Model estimates put the number of independent reversions from sideways back to forward walking at around 10, while forward-to-sideways transitions happened roughly four times, mostly representing the original gain. One notable example: snow crabs likely underwent a secondary reversion back to sideways walking after their close relatives in the spider crab family had already switched to forward movement.
Junya Taniguchi (CC BY 4.0)
Why Crabs Walking Sideways Gave Them a Survival Edge
Sideways-walking crabs can bolt left or right with roughly equal swiftness, making their escape route unpredictable to a predator. Experiments with crab-like robots have backed this up: sideways movement turns out to be faster and more efficient than forward walking for a body built like a crab’s.
This escape advantage may help explain the species diversity gap between sideways-walking crabs and their closest relatives. Eubrachyura, the focal group where sideways movement dominates, contains about 7,468 described species, compared to just 110 in its nearest sister group and around 46 in the next closest relative.
If the external dating estimates hold, the origin of sideways walking lines up with the early Jurassic, right after the mass extinction that closed out the Triassic. That extinction would have opened ecological real estate: shallow marine habitats were expanding and competition was reduced. A crab that could escape predators by darting unpredictably in multiple directions would have had a serious edge. The researchers caution that separating the role of this behavioral shift from external factors like post-extinction opportunity will require further study.
Tsubasa Inoue (CC BY 4.0)
The Crabs That Gave Up Sideways Walking
According to the authors, maintaining the sideways-walking body plan may come with tradeoffs, including changes to nerve wiring and joint flexibility that limit behaviors like burrowing and mating. When the pressure to escape predators was lifted by some other strategy, forward walking crept back in.

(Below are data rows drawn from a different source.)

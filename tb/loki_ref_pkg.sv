// loki_ref_pkg: plain-arithmetic reference models of the Kyber polynomial
// operations, used by the testbenches to check the accelerator. Everything is
// computed with ordinary modular multiplication (no Montgomery reduction):
//   zeta(k)    = 17^bitrev7(k) mod q
//   ntt        : Cooley-Tukey loops of the Kyber reference, len 128 .. 2
//   invntt     : Gentleman-Sande loops, len 2 .. 128, then times
//                1441 * 2^-16 (the reference's fqmul by mont^2/128)
//   basemul    : r0 = (a1*b1*zeta + a0*b0) * 2^-16, r1 = (a0*b1 + a1*b0) * 2^-16
//   schoolbook : product in Z_q[X]/(X^256 + 1)
// All results are canonical residues in [0, q).
// It also holds a software SHA-3 (Keccak-f[1600] written with the tabulated
// rotation offsets and round constants of FIPS 202, sponge with the 0x06
// domain suffix) for checking the hash engine on whole messages.
package loki_ref_pkg;
  localparam int Q    = 3329;
  localparam int RINV = 169;    // 2^-16 mod q
  typedef int poly_t [256];

  function automatic int md(longint x);
    longint r;
    r = x % Q;
    if (r < 0) r += Q;
    return int'(r);
  endfunction

  function automatic int brv7(int k);
    int r = 0;
    for (int i = 0; i < 7; i++) if (k & (1 << i)) r |= 1 << (6 - i);
    return r;
  endfunction

  function automatic int zeta(int k);
    int p = 1;
    for (int i = 0; i < brv7(k); i++) p = md(p * 17);
    return p;
  endfunction

  function automatic poly_t ntt(poly_t a);
    poly_t r = a;
    int k = 1;
    for (int len = 128; len >= 2; len >>= 1)
      for (int start = 0; start < 256; start += 2 * len) begin
        int z = zeta(k++);
        for (int j = start; j < start + len; j++) begin
          int t = md(longint'(z) * r[j + len]);
          r[j + len] = md(r[j] - t);
          r[j]       = md(r[j] + t);
        end
      end
    return r;
  endfunction

  function automatic poly_t invntt(poly_t a);
    poly_t r = a;
    int k = 127;
    for (int len = 2; len <= 128; len <<= 1)
      for (int start = 0; start < 256; start += 2 * len) begin
        int z = zeta(k--);
        for (int j = start; j < start + len; j++) begin
          int t = r[j];
          r[j]       = md(t + r[j + len]);
          r[j + len] = md(longint'(z) * (r[j + len] - t));
        end
      end
    for (int j = 0; j < 256; j++) r[j] = md(longint'(r[j]) * 1441 * RINV);
    return r;
  endfunction

  function automatic poly_t basemul(poly_t a, poly_t b);
    poly_t r;
    for (int m = 0; m < 128; m++) begin
      int z = zeta(64 + m / 2);
      if (m % 2) z = md(-z);
      r[2*m]   = md(md(longint'(a[2*m+1]) * b[2*m+1] % Q * z + longint'(a[2*m]) * b[2*m]) * RINV);
      r[2*m+1] = md(md(longint'(a[2*m]) * b[2*m+1] + longint'(a[2*m+1]) * b[2*m]) * RINV);
    end
    return r;
  endfunction

  function automatic poly_t schoolbook(poly_t a, poly_t b);
    poly_t r;
    for (int i = 0; i < 256; i++) r[i] = 0;
    for (int i = 0; i < 256; i++)
      for (int j = 0; j < 256; j++) begin
        int p = md(longint'(a[i]) * b[j]);
        if (i + j < 256) r[i + j]       = md(r[i + j] + p);
        else             r[i + j - 256] = md(r[i + j - 256] - p);
      end
    return r;
  endfunction

  typedef logic [63:0] kst_t [25];
  typedef byte unsigned bytes_t [$];

  localparam int KROT [25] = '{ 0,  1, 62, 28, 27, 36, 44,  6, 55, 20,  3, 10, 43,
                               25, 39, 41, 45, 15, 21,  8, 18,  2, 61, 56, 14};
  localparam logic [63:0] KRC [24] = '{
    64'h0000000000000001, 64'h0000000000008082, 64'h800000000000808A, 64'h8000000080008000,
    64'h000000000000808B, 64'h0000000080000001, 64'h8000000080008081, 64'h8000000000008009,
    64'h000000000000008A, 64'h0000000000000088, 64'h0000000080008009, 64'h000000008000000A,
    64'h000000008000808B, 64'h800000000000008B, 64'h8000000000008089, 64'h8000000000008003,
    64'h8000000000008002, 64'h8000000000000080, 64'h000000000000800A, 64'h800000008000000A,
    64'h8000000080008081, 64'h8000000000008080, 64'h0000000080000001, 64'h8000000080008008};

  function automatic logic [63:0] rotl64(logic [63:0] v, int n);
    return (n == 0) ? v : ((v << n) | (v >> (64 - n)));
  endfunction

  function automatic kst_t keccak_f(kst_t s);
    logic [63:0] c [5];
    logic [63:0] b [25];
    for (int r = 0; r < 24; r++) begin
      for (int x = 0; x < 5; x++) c[x] = s[x] ^ s[x+5] ^ s[x+10] ^ s[x+15] ^ s[x+20];
      for (int i = 0; i < 25; i++) s[i] ^= c[(i%5+4)%5] ^ rotl64(c[(i%5+1)%5], 1);
      for (int x = 0; x < 5; x++)
        for (int y = 0; y < 5; y++) b[y + 5*((2*x+3*y)%5)] = rotl64(s[x+5*y], KROT[x+5*y]);
      for (int x = 0; x < 5; x++)
        for (int y = 0; y < 5; y++) s[x+5*y] = b[x+5*y] ^ (~b[(x+1)%5+5*y] & b[(x+2)%5+5*y]);
      s[0] ^= KRC[r];
    end
    return s;
  endfunction

  // SHA3 with a rate of `rate` bytes and `outlen` output bytes (outlen <= rate)
  function automatic bytes_t sha3(bytes_t msg, int rate, int outlen);
    kst_t s;
    bytes_t m, out;
    m = msg;
    m.push_back(8'h06);
    while (m.size() % rate != 0) m.push_back(8'h00);
    m[m.size() - 1] |= 8'h80;
    for (int i = 0; i < 25; i++) s[i] = '0;
    for (int blk = 0; blk < m.size() / rate; blk++) begin
      for (int i = 0; i < rate; i++) s[i / 8][8 * (i % 8) +: 8] ^= m[blk * rate + i];
      s = keccak_f(s);
    end
    for (int i = 0; i < outlen; i++) out.push_back(s[i / 8][8 * (i % 8) +: 8]);
    return out;
  endfunction
endpackage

Many animals have converged on looking like a crab, a phenomenon called carcinization, but the study’s behavioral data show they don’t necessarily move like one. Porcelain crabs move mostly backward. King crabs and coconut crabs walk forward. Across the entire sweep of animal evolution, walking perpendicular to where your head points appears to be essentially a one-off invention, and only in true crabs has it stuck around long enough to reshape an entire group’s place in the natural world.
Paper Notes
Limitations
The study recorded movement from just one individual per species, a constraint the authors attribute to logistics and the difficulty of obtaining live specimens from diverse habitats, including deep-sea environments. The researchers note that preliminary observations of species where multiple individuals were available suggest walking direction is a species-level trait that shows little variation within a species. The walking style of the closest sister group to sideways-walking crabs also remains unknown because these crabs live in deep-sea environments where direct behavioral observation is not possible. The authors acknowledge that separating the relative roles of internal innovation versus external environmental changes will require further analyses including fossil-informed timelines and performance tests.
Funding and Disclosures
The study was funded by the Japan Science Society (grants 2022-4086 to Junya Taniguchi and 2025-4060 to Kano Kohara) and by the Japan Society for the Promotion of Science (grants 24H01444 and 19H04936 to Yuuki Kawabata). The authors declared no competing interests. Animal care and experimental procedures were approved by the Animal Care and Use Committee of the Faculty of Fisheries, Nagasaki University (Permit No. NF-0060).
Publication Details
Title: Evolution of sideways locomotion in crabs | Authors: Junya Taniguchi (equal contribution), Tsubasa Inoue (equal contribution), Kano Kohara (equal contribution), Jung-Fu Huang, Atsushi Hirai, Nobuaki Mizumoto, Fumio Takeshita, and Yuuki Kawabata (corresponding author) | Affiliations: Nagasaki University (Japan); National Kaohsiung University of Science and Technology (Taiwan); Susami Crustacean Aquarium (Japan); Auburn University (United States); Kitakyushu Museum of Natural History & Human History (Japan) | Journal: eLife (Reviewed Preprint, version 1) | Date: April 21, 2026 | DOI: https://doi.org/10.7554/eLife.110015 | Status: Reviewed Preprint, not yet revised. The eLife assessment described this as a “valuable study” with “largely convincing” evidence.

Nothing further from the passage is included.